◆ What is required
Scan the entries for the word "ones". Every line that has it should be copied.

[Saved data entries]
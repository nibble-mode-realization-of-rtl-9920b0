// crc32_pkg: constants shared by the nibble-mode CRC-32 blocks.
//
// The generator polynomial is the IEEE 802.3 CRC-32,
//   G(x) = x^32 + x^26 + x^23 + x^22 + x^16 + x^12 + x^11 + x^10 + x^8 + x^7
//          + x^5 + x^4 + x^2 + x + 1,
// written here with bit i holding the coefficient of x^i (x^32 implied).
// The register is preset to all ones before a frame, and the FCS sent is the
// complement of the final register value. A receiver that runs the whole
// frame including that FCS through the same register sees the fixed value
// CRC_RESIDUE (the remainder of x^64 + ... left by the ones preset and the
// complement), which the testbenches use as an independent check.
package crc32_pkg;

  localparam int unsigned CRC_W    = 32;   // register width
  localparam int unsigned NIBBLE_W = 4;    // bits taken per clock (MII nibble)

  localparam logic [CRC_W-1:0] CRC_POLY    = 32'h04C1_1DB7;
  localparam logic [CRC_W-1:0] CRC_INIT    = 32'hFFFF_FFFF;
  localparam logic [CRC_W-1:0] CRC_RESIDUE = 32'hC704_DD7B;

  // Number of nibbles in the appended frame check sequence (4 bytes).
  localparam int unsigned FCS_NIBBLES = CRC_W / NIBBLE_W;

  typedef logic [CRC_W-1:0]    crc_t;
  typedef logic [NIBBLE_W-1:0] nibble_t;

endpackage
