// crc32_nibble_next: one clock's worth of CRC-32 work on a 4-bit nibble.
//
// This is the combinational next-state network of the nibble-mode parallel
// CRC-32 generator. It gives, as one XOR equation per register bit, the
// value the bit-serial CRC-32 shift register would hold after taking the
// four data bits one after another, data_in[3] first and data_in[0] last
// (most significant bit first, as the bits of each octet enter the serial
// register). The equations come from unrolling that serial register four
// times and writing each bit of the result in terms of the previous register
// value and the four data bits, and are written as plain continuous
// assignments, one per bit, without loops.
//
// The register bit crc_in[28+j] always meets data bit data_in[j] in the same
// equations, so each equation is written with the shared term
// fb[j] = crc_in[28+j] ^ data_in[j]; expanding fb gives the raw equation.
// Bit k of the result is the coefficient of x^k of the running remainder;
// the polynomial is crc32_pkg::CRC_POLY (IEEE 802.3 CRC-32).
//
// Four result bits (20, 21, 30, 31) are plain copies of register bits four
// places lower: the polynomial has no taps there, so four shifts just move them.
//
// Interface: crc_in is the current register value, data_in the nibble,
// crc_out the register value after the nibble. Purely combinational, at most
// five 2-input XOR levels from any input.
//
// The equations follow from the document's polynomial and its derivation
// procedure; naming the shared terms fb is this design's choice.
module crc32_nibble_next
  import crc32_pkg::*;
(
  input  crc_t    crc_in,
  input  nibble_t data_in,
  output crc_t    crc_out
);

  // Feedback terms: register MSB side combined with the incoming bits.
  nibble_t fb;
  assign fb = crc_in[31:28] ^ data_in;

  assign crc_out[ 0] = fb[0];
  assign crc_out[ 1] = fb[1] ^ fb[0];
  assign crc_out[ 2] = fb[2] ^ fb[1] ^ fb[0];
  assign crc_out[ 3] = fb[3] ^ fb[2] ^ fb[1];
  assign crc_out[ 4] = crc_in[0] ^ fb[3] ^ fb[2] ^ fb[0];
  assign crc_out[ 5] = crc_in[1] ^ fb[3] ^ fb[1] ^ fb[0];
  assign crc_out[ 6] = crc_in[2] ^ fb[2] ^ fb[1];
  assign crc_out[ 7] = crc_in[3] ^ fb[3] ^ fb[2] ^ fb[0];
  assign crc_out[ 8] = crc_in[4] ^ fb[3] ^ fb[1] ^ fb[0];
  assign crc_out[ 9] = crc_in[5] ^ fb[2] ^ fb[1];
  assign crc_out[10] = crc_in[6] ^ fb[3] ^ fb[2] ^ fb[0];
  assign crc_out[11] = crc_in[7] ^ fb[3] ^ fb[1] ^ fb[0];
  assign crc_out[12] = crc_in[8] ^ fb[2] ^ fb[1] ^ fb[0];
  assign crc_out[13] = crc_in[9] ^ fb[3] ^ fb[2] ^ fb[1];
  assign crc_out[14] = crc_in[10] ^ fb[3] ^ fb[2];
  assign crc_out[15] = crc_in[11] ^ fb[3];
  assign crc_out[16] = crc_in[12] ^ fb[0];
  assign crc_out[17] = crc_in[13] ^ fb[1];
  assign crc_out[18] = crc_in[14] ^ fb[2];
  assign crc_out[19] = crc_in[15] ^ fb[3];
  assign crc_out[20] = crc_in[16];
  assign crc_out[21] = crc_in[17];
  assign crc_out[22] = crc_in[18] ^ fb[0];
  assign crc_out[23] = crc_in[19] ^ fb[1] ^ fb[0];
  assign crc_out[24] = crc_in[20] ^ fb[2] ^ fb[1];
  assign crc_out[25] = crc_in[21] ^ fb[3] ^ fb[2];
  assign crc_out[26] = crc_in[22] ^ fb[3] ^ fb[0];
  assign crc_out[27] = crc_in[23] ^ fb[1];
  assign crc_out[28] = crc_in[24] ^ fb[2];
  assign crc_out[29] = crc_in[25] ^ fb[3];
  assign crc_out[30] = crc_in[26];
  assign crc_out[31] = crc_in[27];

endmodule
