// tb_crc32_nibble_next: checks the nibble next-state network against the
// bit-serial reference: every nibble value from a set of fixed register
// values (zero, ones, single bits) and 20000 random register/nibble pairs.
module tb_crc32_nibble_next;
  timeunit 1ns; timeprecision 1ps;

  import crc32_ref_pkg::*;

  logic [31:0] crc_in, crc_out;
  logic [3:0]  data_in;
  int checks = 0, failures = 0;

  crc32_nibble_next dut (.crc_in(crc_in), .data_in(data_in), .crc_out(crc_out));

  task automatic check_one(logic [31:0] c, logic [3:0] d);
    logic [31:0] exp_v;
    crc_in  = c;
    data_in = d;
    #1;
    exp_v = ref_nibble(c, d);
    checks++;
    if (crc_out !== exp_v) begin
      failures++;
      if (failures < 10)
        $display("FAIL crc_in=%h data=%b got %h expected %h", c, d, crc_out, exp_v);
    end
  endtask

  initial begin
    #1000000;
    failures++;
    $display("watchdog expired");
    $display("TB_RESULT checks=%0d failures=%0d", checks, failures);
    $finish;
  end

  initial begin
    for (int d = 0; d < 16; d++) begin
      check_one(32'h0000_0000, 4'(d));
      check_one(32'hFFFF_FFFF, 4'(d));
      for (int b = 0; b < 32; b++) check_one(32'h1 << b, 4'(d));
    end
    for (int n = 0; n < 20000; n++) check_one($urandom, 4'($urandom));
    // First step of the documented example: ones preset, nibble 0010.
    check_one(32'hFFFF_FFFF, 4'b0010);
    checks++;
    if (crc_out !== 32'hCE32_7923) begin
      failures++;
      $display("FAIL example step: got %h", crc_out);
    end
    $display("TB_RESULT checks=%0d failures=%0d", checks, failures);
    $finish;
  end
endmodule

◆ Answer below
// The register is preset to all ones before a frame, and the FCS sent is the
// CRC_RESIDUE (the remainder of x^64 + ... left by the ones preset and the
// values (zero, ones, single bits) and 20000 random register/nibble pairs.
    // First step of the documented example: ones preset, nibble 0010.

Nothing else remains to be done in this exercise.